[[ Entries provided open ]]
While an operation is armed (all four words valid) or in flight, the core
holds `read_data_valid` low. A PPCI read that arrives during this time is
held in wait states: the slave IPC simply does not raise `ACK`. A bus
master can therefore read the result immediately after the fourth write,
without polling. The read completes when the result exists. At all other
times a read returns the current contents of the result registers. The
read multiplexer is selected by the address together with
`read_data_request`, so the core drives `read_data` only in the cycle a read
is answered and drives zero at all other times.

If the DES IPC takes the arguments in the same cycle as a new write arrives,
the new write wins, and its valid flag stays set.

### Timing

All of the wrapper runs on `clk` with an active-low asynchronous reset
`rst_n`.

PPCI rows count from the first cycle of `VAL` to the `ACK` cycle, both
included.

| event | cycles |
|-------|--------|
| PPCI write (VAL seen, then ACK) | 2 |
| PPCI read, result available | 2 |
| DES transaction, from `trcode` to `trend` | DES IP latency + 2 |
| read raised right after the last argument write | DES IP latency + 3 |

### DES IP handshake assumed

The DES IP is not part of this design. The wrapper expects this handshake
from it:

* The IP samples `pkey`, `ptext` and `enc_dec` in the cycle `start` is high.
  `enc_dec = 1` selects encryption.
* The IP keeps `busy` high while it works.
* The IP pulses `done` for one cycle with the result on `ctext`.

`pkey` and `ptext` are the key and text registers wired through. A bus
master that writes new words while an operation runs changes them. An IP
that reads its inputs after the start cycle therefore needs the bus master
to wait for the result before writing again.

## The UTOPIA transmit IPCs

`utopia_tx_master_ipc` is the ATM-layer side of the interface. Its one
transaction, Transmit, sends a 53-byte cell from a FIFO in the core:

* The core puts `UT_TRANSMIT` on `trcode`. The IPC starts when `TxClav` and
  `TxFulln` are both high.
* The first byte goes out with `TxSOC`. Every cycle with `TxEnbn` low
  transfers the FIFO head (`data`) on `TxData` and pops it with
  `data_request`. Without back-pressure a cell takes 53 cycles, and `trend`
  is high on byte 53.
* **Four-byte rule:** `TxFulln` low means the PHY can take at most four more
  bytes. The byte of the cycle in which `TxFulln` is seen low is the first of
  those four. After the fourth, the IPC raises `TxEnbn` and holds until
  `TxFulln` is high again, then continues the cell. An assertion checks that
  the PHY keeps `TxFulln` low while those four bytes go out.
* A new cell starts only when `TxFulln` is high. Otherwise a cell that ended
  partway through the four bytes could let the next cell overrun the PHY.
* `TxEnbn` and `TxSOC` come from flip-flops. `TxClk` is the IPC's own clock
  driven out.

`utopia_tx_slave_ipc` is the physical-layer side. It is clocked by the
`TxClk` it receives. It loads each byte into the core with `data_load` and
marks the cell with `trcode`/`trend`. `TxClav` and `TxFulln` come straight
from the core's `cell_avail` and `data_full` status. Assertions report an
SOC inside a cell and a byte outside a cell.

## The UTOPIA receive IPCs

Receive moves a cell the other way, from the PHY into a FIFO in the ATM
core. The ATM side is again the master, and it drives the clock (`RxClk`).
These IPCs use the cell-level handshake of UTOPIA Level 1:

* `RxClav` high means the PHY holds a whole cell. The cell therefore never
  runs dry partway through.
* The master asks for a byte by holding `RxEnbn` low for a cycle. The PHY
  samples that at the rising edge and drives the byte on `RxData` in the
  next cycle, with `RxSOC` on the first byte.

Because of this one-cycle latency, the master counts two things: the
bytes it has asked for (it stops at 53) and the bytes that have arrived
(`trend` comes with the 53rd). The core's `data_full` input means "room
for two more bytes at most". Those are the bytes that may already be on
their way when the master sees it. While `data_full` is high, `RxEnbn`
stays high and the cell pauses. An unpaused cell takes 54 cycles: 53
enable cycles plus one cycle of latency.

`utopia_rx_slave_ipc` runs on the `RxClk` it receives. At each edge with
`RxEnbn` low it pops the core FIFO (`data_request` is high in that cycle)
into registered `RxData`/`RxSOC`. `RxClav` is the core's `cell_avail`. An
assertion reports a cell started while `cell_avail` was low, and the
master asserts that `RxSOC` marks exactly the first byte.

## The PPCI master and DES slave IPCs

`ppci_master_ipc` runs one PPCI READ or WRITE for each request of its core.
`VAL` rises the cycle after `trcode` is seen. The IPC holds the request until
it samples `ACK`. The ending cycle carries `trend`, `addr_p_request`, and
either `write_data_request` or `read_data_load` with the read word. Against
the wrapper, a transfer takes 3 cycles. The core must hold its code until
`trend`, and its arguments through the `trend` cycle.

`des_slave_ipc` stands in front of a DES core:

* It reports `DES_ENCR`/`DES_DECR` and strobes `key_p_load`/`data_p_load` in
  the start cycle.
* It holds `busy` until the core raises `result_p_valid`.
* It then pulses `done` with the core's `result_p` on `ctext`.

## The Wishbone IPCs

`wishbone_master_ipc` and `wishbone_slave_ipc` have the same core ports
and transaction codes (`WB_READ`, `WB_WRITE`) as the PPCI pair. On the bus
they use the classic Wishbone cycle:

* The master raises `CYC_O` and `STB_O` together, with `WE_O`, `ADR_O`
  and `DAT_O`.
* It holds them until it samples `ACK_I`.
* The slave registers `ACK_O` and raises it only while the request is up.
* A slave whose core holds `read_data_valid` low withholds `ACK_O`. This
  is its wait state.

A write takes two cycles at the slave. Seen from the master's core, it
takes three cycles from `trcode` to `trend`. The buses carry 32-bit
addresses and data. There is no `SEL` (every transfer is a whole word),
no `ERR`/`RTY` and no block or pipelined cycles.

## One port for four arguments: `des_master_ipc_1port`

`des_master_ipc` gives key and text separate shared ports (`key_p` and
`odata_p`). This variant puts all four outgoing arguments on one 64-bit port:
`ENCR.key`, `ENCR.data`, `DECR.key` and `DECR.cdata`. The IPC then asks for
them one at a time. `odata_p_request` is a 2-bit code that gives the
argument's position within the running transaction:

| code | meaning |
|------|---------|
| `00` | no request |
| `01` | first argument (key) |
| `10` | second argument (data or cdata) |
| `11` | not used; an assertion reports it |

The code does not need the transaction type, because the core already knows
which transaction it issued. The core combines the two to drive the select of
a multiplexer over its four argument registers.

Key and text now arrive in different cycles, so here `pkey` and `ptext` are
registered. A transaction runs through these cycles:

1. idle
2. key fetch (`01`)
3. text fetch (`10`)
4. `start`
5. wait for `done`

A transaction takes the DES latency + 4 cycles, two more than
`des_master_ipc`. In exchange, the core-side port count drops by 64 wires.
This is the usual trade of the sharing construct: fewer ports, more cycles.

## Two IPCs with nothing in between: `ppci_sram_wrapper`

When nothing needs to be stored between the two protocols, the controller
can be dropped and the IPCs joined port to port. An SRAM word travels from
the PPCI bus to the SRAM in the same transaction, so there is nothing for a
controller to hold. The problem that remains is timing: each side must
wait until the other has the data. That is solved by a single wiring rule.
The **load** strobe of the IPC that receives an argument drives the
**valid** input of the IPC that sends it on:

| from (PPCI slave IPC) | to (SRAM master IPC) |
|-----------------------|----------------------|
| `addr_p_load`         | `addr_p_valid`       |
| `write_data_load`     | `wdata_p_valid`      |
| `trcode`              | `trcode` (same numeric codes) |

| from (SRAM master IPC) | to (PPCI slave IPC) |
|------------------------|---------------------|
| `rdata_p_load`         | `read_data_valid`   |

The argument data ports are wired straight through. The SRAM address is
the PPCI `ADDRESS`. Both IPCs insert wait states on their own valid
inputs. The SRAM IPC does not start until the address (and for a write,
the data) is valid. The PPCI IPC does not acknowledge a read until the
word has been loaded. The wrapper contains no logic of its own.

`sram_master_ipc` drives a generic synchronous single-port SRAM:

* `CSn`, `WEn`, `A` and `D` are registered. `CSn` and `WEn` are active
  low.
* A cycle with `CSn` low is one access.
* Read data `Q` is valid in the cycle after a read access. The SRAM holds
  it until its next read.

On the PPCI side this gives the following timing:

| transfer | cycles from VAL to ACK |
|----------|------------------------|
| WRITE | 2 (the SRAM is written in the ACK cycle) |
| READ  | 4 (argument handover, SRAM access, read latency, ACK) |

The PPCI IPC reads the word in the ACK cycle, one cycle after the SRAM
delivered it. That works because the SRAM keeps `Q` stable. An SRAM whose
output changes on writes or idle cycles would need a register on the
read path, which means a small controller again.

## Departures and choices to be aware of

The following points are this design's own choices. The methodology gives
protocol names and port lists, but not these details:

* **PPCI handshake.** The master holds `VAL/RNW/ADDRESS/WData` until `ACK`
  is sampled. The wrapper never needs `EOP`; it is only checked for
  stability. `ppci_master_ipc` sets `EOP` on every single-word request.
* **Register addresses** (table above), and the choice that register 0 is the
  upper half of a 64-bit word.
* **Wait state on reads.** This needs a status input, `read_data_valid`,
  that the wrapper's port list does not otherwise have.
* **DES handshake and `enc_dec` polarity** (above).
* **Valid flags are consumed** by each operation, so every operation needs
  all four words written again, key included.
* **IPCs with no published description.** The methodology's IPC set
  includes UTOPIA receive and Wishbone IPCs, and the PPCI-to-SRAM wrapper
  needs an SRAM IPC, but none of their protocol descriptions is given.
  They follow the public UTOPIA Level 1 and Wishbone classic
  specifications and a generic synchronous SRAM. The PPCI master and DES
  slave IPCs mirror the described PPCI slave and DES master sides.
* **UTOPIA receive handshake.** Only the cell-level handshake is built;
  there is no octet-level `RxEmpty`.
* **Wishbone subset.** Only classic single cycles with 32-bit words are
  supported, as listed above.
* **SRAM protocol.** The pin set, the one-cycle read latency and the
  held `Q` of `sram_master_ipc` are a generic synchronous SRAM, not a
  particular part.
* **Reset** is active-low and asynchronous in every block.
* **Transaction-code encodings** are in `ipc_pkg`.
* **Flip-flop counts** differ from those of the generated VHDL IPCs. The
  wiring-through of arguments and the FSM encodings both change them. The
  UTOPIA master uses a 2-bit counter for the four-byte rule, not a 6-bit
  one.
* **`ipc_top` connects nothing between its parts.** The examples are
  independent. The end-to-end testbench joins them outside the top.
[[ Entries provided closed ]]
What you have to do —
Scan the entries above for the line containing "## One port", and copy it and all lines after it exactly, down to and including the line containing "then asks for".

Reply —
## One port for four arguments: `des_master_ipc_1port`

`des_master_ipc` gives key and text separate shared ports (`key_p` and
`odata_p`). This variant puts all four outgoing arguments on one 64-bit port:
`ENCR.key`, `ENCR.data`, `DECR.key` and `DECR.cdata`. The IPC then asks for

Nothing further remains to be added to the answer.